_Directions_.
Pick every line out of the entries below that has the string "doubled", and copy it.

[[ Provided records open ]]

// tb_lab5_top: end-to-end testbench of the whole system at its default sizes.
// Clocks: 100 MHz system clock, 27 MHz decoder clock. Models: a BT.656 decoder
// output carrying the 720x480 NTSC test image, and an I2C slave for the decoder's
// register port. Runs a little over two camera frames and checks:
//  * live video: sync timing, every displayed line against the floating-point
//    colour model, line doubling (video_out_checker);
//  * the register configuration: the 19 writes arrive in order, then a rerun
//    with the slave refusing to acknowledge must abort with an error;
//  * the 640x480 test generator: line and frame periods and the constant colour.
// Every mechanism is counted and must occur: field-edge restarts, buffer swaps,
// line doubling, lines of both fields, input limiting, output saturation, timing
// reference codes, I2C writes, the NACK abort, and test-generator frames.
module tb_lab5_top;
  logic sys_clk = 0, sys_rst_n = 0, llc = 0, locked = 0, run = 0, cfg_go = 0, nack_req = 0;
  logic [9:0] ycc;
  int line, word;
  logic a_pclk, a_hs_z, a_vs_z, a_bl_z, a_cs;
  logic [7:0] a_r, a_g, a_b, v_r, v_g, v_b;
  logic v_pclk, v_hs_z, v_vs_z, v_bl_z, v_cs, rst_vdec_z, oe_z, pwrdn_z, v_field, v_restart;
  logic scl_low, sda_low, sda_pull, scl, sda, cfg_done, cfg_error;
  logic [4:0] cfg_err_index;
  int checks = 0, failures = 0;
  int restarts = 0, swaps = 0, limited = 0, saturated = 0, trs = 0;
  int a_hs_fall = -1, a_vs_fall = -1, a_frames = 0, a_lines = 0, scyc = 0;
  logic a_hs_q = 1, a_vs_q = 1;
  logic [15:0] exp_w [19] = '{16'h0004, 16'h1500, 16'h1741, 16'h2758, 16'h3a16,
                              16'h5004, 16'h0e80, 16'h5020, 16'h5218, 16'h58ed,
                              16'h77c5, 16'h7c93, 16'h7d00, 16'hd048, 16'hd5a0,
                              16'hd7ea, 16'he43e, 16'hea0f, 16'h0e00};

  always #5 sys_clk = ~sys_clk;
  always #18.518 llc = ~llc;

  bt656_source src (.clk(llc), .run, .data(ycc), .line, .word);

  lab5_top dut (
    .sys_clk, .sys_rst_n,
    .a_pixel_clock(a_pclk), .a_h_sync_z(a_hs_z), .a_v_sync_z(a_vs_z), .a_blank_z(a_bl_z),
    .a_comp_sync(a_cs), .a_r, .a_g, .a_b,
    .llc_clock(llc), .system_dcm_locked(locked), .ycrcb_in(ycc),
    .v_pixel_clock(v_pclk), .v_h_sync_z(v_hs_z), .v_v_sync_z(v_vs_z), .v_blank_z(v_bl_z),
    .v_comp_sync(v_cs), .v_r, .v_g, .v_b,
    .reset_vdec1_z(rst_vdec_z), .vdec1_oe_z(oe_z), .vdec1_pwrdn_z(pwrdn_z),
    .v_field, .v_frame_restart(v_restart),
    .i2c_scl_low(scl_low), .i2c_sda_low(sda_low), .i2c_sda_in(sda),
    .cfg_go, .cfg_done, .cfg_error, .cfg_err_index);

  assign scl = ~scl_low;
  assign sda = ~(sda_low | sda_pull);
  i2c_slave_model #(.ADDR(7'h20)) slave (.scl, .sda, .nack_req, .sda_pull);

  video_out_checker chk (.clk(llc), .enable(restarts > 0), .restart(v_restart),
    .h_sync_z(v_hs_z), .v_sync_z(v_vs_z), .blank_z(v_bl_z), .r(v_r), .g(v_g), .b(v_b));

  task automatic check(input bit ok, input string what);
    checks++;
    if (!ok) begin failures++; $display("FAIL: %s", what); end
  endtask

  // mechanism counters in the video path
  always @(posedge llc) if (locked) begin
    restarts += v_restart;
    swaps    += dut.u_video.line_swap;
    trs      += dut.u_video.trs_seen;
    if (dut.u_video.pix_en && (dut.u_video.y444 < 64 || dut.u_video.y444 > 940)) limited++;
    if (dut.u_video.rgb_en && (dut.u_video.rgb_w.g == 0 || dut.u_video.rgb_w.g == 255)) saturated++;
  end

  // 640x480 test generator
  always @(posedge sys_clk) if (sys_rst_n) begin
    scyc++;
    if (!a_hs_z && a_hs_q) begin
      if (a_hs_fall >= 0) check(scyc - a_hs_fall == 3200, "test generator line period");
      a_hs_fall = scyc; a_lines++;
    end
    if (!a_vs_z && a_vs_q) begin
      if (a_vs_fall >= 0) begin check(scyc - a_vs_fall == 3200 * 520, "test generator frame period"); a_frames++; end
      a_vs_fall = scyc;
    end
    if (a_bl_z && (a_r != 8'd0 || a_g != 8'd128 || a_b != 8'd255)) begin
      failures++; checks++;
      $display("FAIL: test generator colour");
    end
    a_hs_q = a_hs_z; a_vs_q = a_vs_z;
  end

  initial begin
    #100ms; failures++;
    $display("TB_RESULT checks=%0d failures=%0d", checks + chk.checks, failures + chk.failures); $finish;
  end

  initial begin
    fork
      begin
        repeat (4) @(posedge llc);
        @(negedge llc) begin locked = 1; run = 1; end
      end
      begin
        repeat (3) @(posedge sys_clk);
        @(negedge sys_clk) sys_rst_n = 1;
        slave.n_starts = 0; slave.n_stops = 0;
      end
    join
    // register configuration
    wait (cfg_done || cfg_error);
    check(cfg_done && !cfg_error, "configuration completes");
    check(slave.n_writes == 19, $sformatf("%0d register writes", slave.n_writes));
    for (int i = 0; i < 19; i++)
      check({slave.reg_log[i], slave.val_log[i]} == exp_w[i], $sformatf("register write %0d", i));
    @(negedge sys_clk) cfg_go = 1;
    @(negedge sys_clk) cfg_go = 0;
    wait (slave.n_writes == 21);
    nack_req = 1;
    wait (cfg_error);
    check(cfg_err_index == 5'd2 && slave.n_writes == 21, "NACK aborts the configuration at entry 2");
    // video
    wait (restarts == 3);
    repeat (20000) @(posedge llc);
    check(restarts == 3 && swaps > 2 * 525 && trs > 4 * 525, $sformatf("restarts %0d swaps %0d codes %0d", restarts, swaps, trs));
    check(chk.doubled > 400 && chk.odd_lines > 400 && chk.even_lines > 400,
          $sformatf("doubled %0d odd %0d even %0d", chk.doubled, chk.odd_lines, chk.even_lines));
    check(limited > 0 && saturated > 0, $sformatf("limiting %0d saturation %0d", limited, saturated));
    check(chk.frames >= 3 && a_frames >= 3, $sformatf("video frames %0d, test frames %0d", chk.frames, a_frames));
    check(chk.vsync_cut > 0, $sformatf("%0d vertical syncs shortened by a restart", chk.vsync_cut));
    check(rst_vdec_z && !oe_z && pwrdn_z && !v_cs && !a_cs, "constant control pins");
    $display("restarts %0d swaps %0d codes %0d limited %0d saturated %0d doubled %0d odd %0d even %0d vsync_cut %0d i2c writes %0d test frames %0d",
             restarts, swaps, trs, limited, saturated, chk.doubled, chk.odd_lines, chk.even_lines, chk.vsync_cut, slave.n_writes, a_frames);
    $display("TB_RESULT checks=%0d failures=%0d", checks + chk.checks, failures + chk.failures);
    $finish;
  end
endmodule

[[ Provided records closed ]]

_Expected output_.
    check(chk.doubled > 400 && chk.odd_lines > 400 && chk.even_lines > 400,
          $sformatf("doubled %0d odd %0d even %0d", chk.doubled, chk.odd_lines, chk.even_lines));
    $display("restarts %0d swaps %0d codes %0d limited %0d saturated %0d doubled %0d odd %0d even %0d vsync_cut %0d i2c writes %0d test frames %0d",
             restarts, swaps, trs, limited, saturated, chk.doubled, chk.odd_lines, chk.even_lines, chk.vsync_cut, slave.n_writes, a_frames);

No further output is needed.